Нанагыз взяла письмо, долго смотрела на него, вздохнула:
— Значит, от Ризвана?.. — Помолчав, добавила: — Наверное, он раскаялся. Да и как можно осуждать его, дочка?.. Подозрение — плохая вещь…
— Что подозревать-то? Все и так ясно… — Рухсара уныло усмехнулась: Преступление налицо… — Она тронула рукой свои волосы. — Вот оно преступление.
Нанагыз опять вздохнула, рот ее страдальчески искривился, она начала причитать:
— Зачем я отпустила тебя сюда одну?.. Видно, аллах отнял у меня рассудок!.. Надо уезжать, доченька…
— Если тебе надоело здесь, уезжай, мама… От дочери-неудачницы можешь отказаться…
— Постыдись, дочка, постыдись так разговаривать с матерью! — Слезы закапали из глаз Нанагыз. — Молодая ты еще, неразумная. Одно — знаешь, другое — нет. Эх, дочка!..
— Поезжай домой одна, мама… Давай я провожу тебя…
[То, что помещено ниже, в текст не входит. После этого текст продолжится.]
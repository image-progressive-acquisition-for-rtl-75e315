// tb_conn_interchange: random stimulus on both logical and both physical
// sides; checks that with switch_sel = 0 queue 0 serves FIFO_A and queue 1
// FIFO_B, the reverse with switch_sel = 1, and that the idle side of each
// queue is never pushed or popped.
module tb_conn_interchange;
  import ipa_pkg::*;
  int checks = 0, failures = 0;

  logic   switch_sel, a_rd_en, a_empty, b_wr_en, b_full;
  block_t a_dout, b_din;
  logic   q0_wr_en, q0_rd_en, q0_full, q0_empty;
  logic   q1_wr_en, q1_rd_en, q1_full, q1_empty;
  block_t q0_din, q0_dout, q1_din, q1_dout;

  conn_interchange dut (.*);

  task automatic expect_eq(logic [31:0] got, logic [31:0] exp, string what);
    checks++;
    if (got !== exp) begin
      failures++;
      $display("FAIL %s: %h expected %h (sel %b)", what, got, exp, switch_sel);
    end
  endtask

  initial begin
    for (int n = 0; n < 2000; n++) begin
      switch_sel = 1'($urandom);
      a_rd_en    = 1'($urandom);
      b_wr_en    = 1'($urandom);
      b_din      = block_t'($urandom);
      q0_dout    = block_t'($urandom);
      q1_dout    = block_t'($urandom);
      {q0_full, q0_empty, q1_full, q1_empty} = 4'($urandom);
      #1;
      if (!switch_sel) begin
        expect_eq(32'(a_dout), 32'(q0_dout), "a_dout");
        expect_eq(32'(a_empty), 32'(q0_empty), "a_empty");
        expect_eq(32'(b_full), 32'(q1_full), "b_full");
        expect_eq(32'(q0_rd_en), 32'(a_rd_en), "q0_rd_en");
        expect_eq(32'(q1_wr_en), 32'(b_wr_en), "q1_wr_en");
        expect_eq(32'({q0_wr_en, q1_rd_en}), 0, "idle side");
        expect_eq(32'(q1_din), 32'(b_din), "q1_din");
      end else begin
        expect_eq(32'(a_dout), 32'(q1_dout), "a_dout");
        expect_eq(32'(a_empty), 32'(q1_empty), "a_empty");
        expect_eq(32'(b_full), 32'(q0_full), "b_full");
        expect_eq(32'(q1_rd_en), 32'(a_rd_en), "q1_rd_en");
        expect_eq(32'(q0_wr_en), 32'(b_wr_en), "q0_wr_en");
        expect_eq(32'({q1_wr_en, q0_rd_en}), 0, "idle side");
        expect_eq(32'(q0_din), 32'(b_din), "q0_din");
      end
    end
    $display("TB_RESULT checks=%0d failures=%0d", checks, failures);
    $finish;
  end

  initial begin
    #100000;
    failures++;
    $display("TB_RESULT checks=%0d failures=%0d", checks, failures);
    $finish;
  end
endmodule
— А ты останешься?.. Какой в этом смысл?.. Я не могу здесь смотреть людям в глаза… Чего только не говорят про тебя… Чего только не болтают… Все шепчутся за нашими спинами… Вот, доченька, что значит попасть людям на язык. Просто беда… Кого ты теперь переубедишь, что это не так? Но ведь есть же на свете справедливость?! Должна быть! — Нанагыз воздела к небу свою единственную руку: — Господь смотрит на нас оттуда, он все видит! За что он карает меня?! За что?! За что, боже, ты пятнаешь нас позором?! От позора надо бежать! От позора надо спасаться!.. Бедняга Ризван!.. Что он мог поделать?.. Мог ли он после всего того, что случилось, ходить среди людей с высоко поднятой головой?! Да будь я на его месте, я бы… Вот этой единственной рукой…
— Ты угрожаешь мне, мама?
— Что скрывать, Рухсара?! Перенести бесчестье очень трудно… Рассказывали, в Шаганах одна мать задушила родную дочь…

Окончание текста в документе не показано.